Aquí no está en juego únicamente la teoría
de la praxis política; en verdad está en juego la
tradición filosófica en su conjunto. En el fondo conviene
tener muy en cuenta el significado secreto que se da aquí
a la filosofía, so pena de no advertir que no se trata solamente
de impulsar y promover un nuevo modo de entender la acción
política, sino que se trata de hacerlo partiendo de la convicción
de que la filosofía consiste y ha consistido siempre en un
ejercicio de teoría política. O dicho de otro modo:
para los padres del pensamiento débil promover una nueva
racionalidad política equivale a promover una nueva racionalidad
filosófica. En cierto modo, y adelantando posibles desarrollos
ulteriores, cabe descubrir una secreta (y por cierto monumental)
paradoja: la coincidencia en la convicción de la vocación
política de la filosofía inherente tanto a las ideologías
políticas que se denuncian, como al renacimiento del discurrir
político en que quiere consistir el pensamiento débil
como denuncia y alternativa de esas mismas ideologías rebatidas.

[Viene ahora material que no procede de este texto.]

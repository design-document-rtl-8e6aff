// tb_playfield: merges random masks, fills rows and runs the remove step
// until no full row is left, against a reference model of rows kept in
// the testbench. Also checks clear.
// One command per clock cycle; the matrix is compared after each one.
module tb_playfield;
  import tetris_pkg::*;

  logic clk = 0, rst = 1;
  logic clear = 0, merge = 0, remove = 0;
  logic [199:0] merge_mask = '0, background;
  logic full_found;
  logic [4:0] full_row;
  logic [9:0] model [20];
  int checks = 0, failures = 0;
  int removed = 0;

  playfield dut (.clk, .rst, .clear, .merge, .merge_mask, .remove,
                 .background, .full_found, .full_row);

  always #5 clk = ~clk;

  initial begin
    #10000000;
    failures++;
    $display("TB_RESULT checks=%0d failures=%0d", checks, failures);
    $finish;
  end

  function automatic logic [199:0] flat();
    logic [199:0] f;
    for (int r = 0; r < 20; r++) f[r*10 +: 10] = model[r];
    return f;
  endfunction

  function automatic int lowest_full();
    int k = -1;
    for (int r = 0; r < 20; r++) if (&model[r]) k = r;
    return k;
  endfunction

  task automatic compare(input string what);
    checks++;
    if (background !== flat()) begin
      failures++;
      $display("FAIL %s", what);
    end
  endtask

  initial begin
    for (int r = 0; r < 20; r++) model[r] = '0;
    repeat (2) @(posedge clk);
    rst <= 0;
    @(posedge clk);
    compare("after reset");
    for (int round = 0; round < 60; round++) begin
      // merge a mask that fills some rows completely and scatters cells
      logic [199:0] k;
      k = '0;
      for (int r = 10; r < 20; r++)
        if ($urandom_range(2) == 0) k[r*10 +: 10] = '1;
        else for (int c = 0; c < 10; c++) k[r*10 + c] = ($urandom_range(3) == 0);
      merge_mask <= k;
      merge <= 1;
      @(posedge clk);
      merge <= 0;
      for (int r = 0; r < 20; r++) model[r] = model[r] | k[r*10 +: 10];
      @(negedge clk);
      compare("after merge");
      // remove until none left
      while (1) begin
        int f;
        f = lowest_full();
        checks++;
        if (full_found !== (f >= 0) || (f >= 0 && int'(full_row) != f)) begin
          failures++;
          $display("FAIL full_found %0d row %0d exp %0d", full_found, full_row, f);
        end
        if (f < 0) break;
        remove <= 1;
        @(posedge clk);
        remove <= 0;
        for (int r = f; r > 0; r--) model[r] = model[r-1];
        model[0] = '0;
        removed++;
        @(negedge clk);
        compare("after remove");
      end
      if (round % 5 == 4) begin
        clear <= 1;
        @(posedge clk);
        clear <= 0;
        for (int r = 0; r < 20; r++) model[r] = '0;
        @(negedge clk);
        compare("after clear");
      end
    end
    checks++;
    if (removed == 0) failures++;
    $display("rows removed %0d", removed);
    $display("TB_RESULT checks=%0d failures=%0d", checks, failures);
    $finish;
  end
endmodule
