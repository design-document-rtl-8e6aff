// score_keeper: score, high score and level.
//
// Each removed row adds POINTS_PER_LINE to the 32-bit score. Every
// LINES_PER_LEVEL removed rows raise the 8-bit level by one (saturating at
// 255). A game start clears score and level; at game over the high score
// takes the score if it is higher. The high score survives games and is
// cleared only by reset. Register widths follow the register map; the
// points per row and rows per level are this design's choice.
module score_keeper #(
  parameter int unsigned POINTS_PER_LINE = 1,
  parameter int unsigned LINES_PER_LEVEL = 10
) (
  input  logic        clk,
  input  logic        rst,
  input  logic        game_start,
  input  logic        line_cleared,
  input  logic        game_over,
  output logic [31:0] score,
  output logic [31:0] high_score,
  output logic [7:0]  level
);

  localparam int unsigned LW = (LINES_PER_LEVEL > 1) ? $clog2(LINES_PER_LEVEL) : 1;
  logic [LW-1:0] in_level_q;   // rows removed since the last level-up

  always_ff @(posedge clk) begin
    if (rst) begin
      score      <= '0;
      high_score <= '0;
      level      <= '0;
      in_level_q <= '0;
    end else if (game_start) begin
      score      <= '0;
      level      <= '0;
      in_level_q <= '0;
    end else begin
      if (line_cleared) begin
        score <= score + 32'(POINTS_PER_LINE);
        if (in_level_q == LW'(LINES_PER_LEVEL - 1)) begin
          in_level_q <= '0;
          if (level != 8'hFF) level <= level + 8'd1;
        end else begin
          in_level_q <= in_level_q + 1'b1;
        end
      end
      if (game_over && score > high_score) high_score <= score;
    end
  end

endmodule
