// tb_score_keeper: plays several games with random row removals and checks
// score, level (one per 10 rows) and high score against a model.
// One event per clock cycle. Points per row and rows per level are this
// design's own values (1 and 10).
module tb_score_keeper;
  logic clk = 0, rst = 1, game_start = 0, line_cleared = 0, game_over = 0;
  logic [31:0] score, high_score;
  logic [7:0] level;
  int checks = 0, failures = 0;
  int m_score = 0, m_hi = 0, m_lines = 0;

  score_keeper dut (.clk, .rst, .game_start, .line_cleared, .game_over,
                    .score, .high_score, .level);

  always #5 clk = ~clk;

  initial begin
    #10000000;
    failures++;
    $display("TB_RESULT checks=%0d failures=%0d", checks, failures);
    $finish;
  end

  task automatic cmp();
    checks++;
    if (score != 32'(m_score) || high_score != 32'(m_hi) || level != 8'(m_lines / 10)) begin
      failures++;
      $display("FAIL score %0d/%0d hi %0d/%0d level %0d/%0d", score, m_score,
               high_score, m_hi, level, m_lines / 10);
    end
  endtask

  initial begin
    repeat (2) @(posedge clk);
    rst <= 0;
    for (int g = 0; g < 6; g++) begin
      automatic int rows = $urandom_range(60);
      game_start <= 1;
      @(posedge clk);
      game_start <= 0;
      m_score = 0; m_lines = 0;
      @(negedge clk);
      cmp();
      for (int i = 0; i < rows; i++) begin
        line_cleared <= 1;
        @(posedge clk);
        line_cleared <= 0;
        m_score++; m_lines++;
        repeat ($urandom_range(3)) @(posedge clk);
        @(negedge clk);
        cmp();
      end
      game_over <= 1;
      @(posedge clk);
      game_over <= 0;
      if (m_score > m_hi) m_hi = m_score;
      @(negedge clk);
      cmp();
    end
    $display("TB_RESULT checks=%0d failures=%0d", checks, failures);
    $finish;
  end
endmodule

En rigor, si uno se instala en el seno del acerbo cultural que inspira
el denominado pensamiento débil, la disyuntiva "retórica
- filosofía" no plantearía tanto la duda de si
la retórica es capaz de un conocimiento más acertado
del que alcanza la filosofía, sino la alternativa entre dos
formas de hacer política. CONCLUSIÓN: A lo largo
de este trabajo se ha procurado mostrar:
ARISTÓTELES,
Retórica, Gredos, Madrid, 1990.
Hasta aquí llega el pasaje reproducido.